A failure to make further inquiries challenge was disposed of briefly by the Court of Appeal on the basis of Cramp.  It was the general perversity challenge which was successful.  As Sir Alan Ward, who gave the only substantive judgment, said: ‘How, in the teeth of that medical evidence, could one rationally conclude that Mrs El-D simply had “a general dislike of heights” as opposed to “an irrational fear which would make any property above a certain floor level impractical”?’

The key point was the distinction between the two properties.  In the ninth floor flat, one could not see the road below; in the 16th floor flat, by contrast, the windows were only three feet above floor level, giving full view.  As for the nets/curtains point made by the review officer, he asked “Is it practical to live behind drawn curtains?”.  Further, the history invites “only one conclusion”, that her collapse when viewing the 16th floor flat was inevitable.


(i) Given that it is ordinarily implicit in a true perversity finding that the decision should be varied, it is odd that this decision was only quashed.  Perhaps this was because there may have been further enquiries which could have been made by the review officer (without having reached the Wednesbury threshold for this appeal).  Can anyone enlighten me?

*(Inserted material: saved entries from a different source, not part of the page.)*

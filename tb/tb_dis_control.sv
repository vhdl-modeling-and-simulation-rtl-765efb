// Testbench of the overhead control circuitry.
//  * Path select: 00 and 01 pass the off-chip inputs straight through.
//  * Path 10: after Start_SelfTest the self-test vectors appear (PSV three
//    clocks after the start). With the Operate/Maintenance multiplexer set
//    to the latch, Operate/Maintenance falls test_count clocks after the
//    start, once exactly test_count - 3 vectors have been offered at clocks
//    with Operate/Maintenance high (64 gives 61, the document's example), stays low
//    while the test is held, and rises when Start_SelfTest is released. Run
//    for several vector counts.
//  * With the multiplexer set to the off-chip input, Operate/Maintenance
//    follows that input whatever the latch holds.
//  * Path 11: the phase extractor output reaches mux_out three clocks after
//    its I/Q pair.
module tb_dis_control;
  import dis_pkg::*;
  import tb_ref_pkg::*;

  logic    clk = 1'b0, rst_n;
  sample_t ext0_in, ext1_in;
  logic signed [7:0] drfm_i, drfm_q;
  logic    iq_valid_in;
  logic [1:0] path_sel;
  logic    start_selftest;
  logic [11:0] test_count;
  logic    oper_mux_io, oper_mux_sel;
  sample_t mux_out;
  logic    oper, selftest_done;

  int checks = 0, failures = 0;

  dis_control dut (.*);

  always #5 clk = ~clk;

  initial begin : watchdog
    #2000000;
    failures++;
    $display("TB_RESULT checks=%0d failures=%0d", checks, failures);
    $finish;
  end

  task automatic check(input bit ok, input string what);
    checks++;
    if (!ok) begin
      failures++;
      $display("FAIL: %s", what);
    end
  endtask

  task automatic tick();
    @(negedge clk);
  endtask

  // one self test with the given vector count
  task automatic self_test(input int cnt);
    int offered, clocks, lo;
    path_sel = 2'b10; oper_mux_sel = 1'b1; test_count = 12'(cnt);
    tick();
    check(oper && !selftest_done, "operating before the start");
    start_selftest = 1'b1;
    offered = 0; clocks = 0;
    while (oper && clocks < cnt + 20) begin
      @(posedge clk);
      if (mux_out.psv) offered++;
      clocks++;
      tick();
    end
    check(offered == cnt - 3, $sformatf("count %0d: %0d vectors offered before the freeze", cnt, offered));
    check(clocks == cnt, $sformatf("count %0d: froze after %0d clocks", cnt, clocks));
    check(selftest_done, "done flag set");
    lo = 0;
    repeat (50) begin
      tick();
      lo += int'(!oper);
    end
    check(lo == 50, "Operate/Maintenance stays low while the test is held");
    start_selftest = 1'b0;
    #1;
    check(oper && !selftest_done, "operating again after Start_SelfTest is released");
    tick();
  endtask

  initial begin
    int ih [4], qh [4], vh [4];
    rst_n = 1'b0; ext0_in = '0; ext1_in = '0; drfm_i = '0; drfm_q = '0; iq_valid_in = 1'b0;
    path_sel = 2'b00; start_selftest = 1'b0; test_count = '0; oper_mux_io = 1'b1; oper_mux_sel = 1'b0;
    repeat (2) tick();
    rst_n = 1'b1;
    tick();

    // paths 1 and 2
    for (int n = 0; n < 100; n++) begin
      ext0_in = 6'($urandom); ext1_in = 6'($urandom); path_sel = 2'(n % 2);
      #1;
      check(mux_out == ((n % 2 == 0) ? ext0_in : ext1_in), "off-chip path passed through");
      tick();
    end

    // path 3 with several counts
    self_test(4);
    self_test(10);
    self_test(64);
    self_test(303);

    // off-chip Operate/Maintenance
    oper_mux_sel = 1'b0;
    start_selftest = 1'b1; test_count = 12'd5;
    for (int n = 0; n < 40; n++) begin
      oper_mux_io = 1'($urandom);
      #1;
      check(oper == oper_mux_io, "Operate/Maintenance follows the off-chip input");
      tick();
    end
    start_selftest = 1'b0;
    oper_mux_io = 1'b1;

    // path 4
    path_sel = 2'b11;
    for (int n = 0; n < 300; n++) begin
      if (n >= 3)
        check(mux_out.psv == 1'(vh[(n - 3) % 4]) &&
              int'(mux_out.phase) == ref_phase(ih[(n - 3) % 4], qh[(n - 3) % 4]),
              "phase extractor output on path 4");
      drfm_i = 8'($urandom); drfm_q = 8'($urandom); iq_valid_in = 1'($urandom);
      ih[n % 4] = int'(drfm_i); qh[n % 4] = int'(drfm_q); vh[n % 4] = int'(iq_valid_in);
      tick();
    end
    $display("TB_RESULT checks=%0d failures=%0d", checks, failures);
    $finish;
  end
endmodule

(ii) More significantly, there is a general issue about the use, and veracity ascribed to, the applicant’s medical evidence by officers.  Here, the medical evidence was pretty clear and, despite there being “no countervailing evidence from a medical expert to refute it”, it seems to have been disregarded.  There is an interesting finding from the most recent research conducted by Caroline Hunter, Jo Bretherton and Sarah Johnsen, about the use of medical evidence in priority need vulnerability cases:

… there was little deference to the medical profession – the opinions of the applicants’
GPs were viewed with some scepticism. In one authority this was the main source of
information, as no in-house service was available, yet the officers tended to revert to their professional intuition about the case rather than rely on what GPs said in response as it was felt they were often “on the side” of the applicant.

My sense, for what it’s worth, is that this research finding verifies what is commonly found by homelessness officers, applicants and their advisors.  I mean no disrespect to homelessness officers nor to GPs by this – my suspicion is that many GP letters may well read like exercises in advocacy – but there remains the question of how one should treat such letters.

1 Comment

  1. Paul Skinner

    I have only just seen this post, but to fill in the missing detail (I appeared for the El-Dinnaoui family):
    1) Debra and I both took the case on pro bono initially, although legal aid was later obtained. A pro bono costs order was made in respect of the work done pro bono.
    2) In relation to the fact that the decision was quashed, the authority wanted to obtain further evidence and make a new decision. As far as I am aware, the council then accepted that the flat was unsuitable (I am unsure whether this was before or after any new evidence was obtained).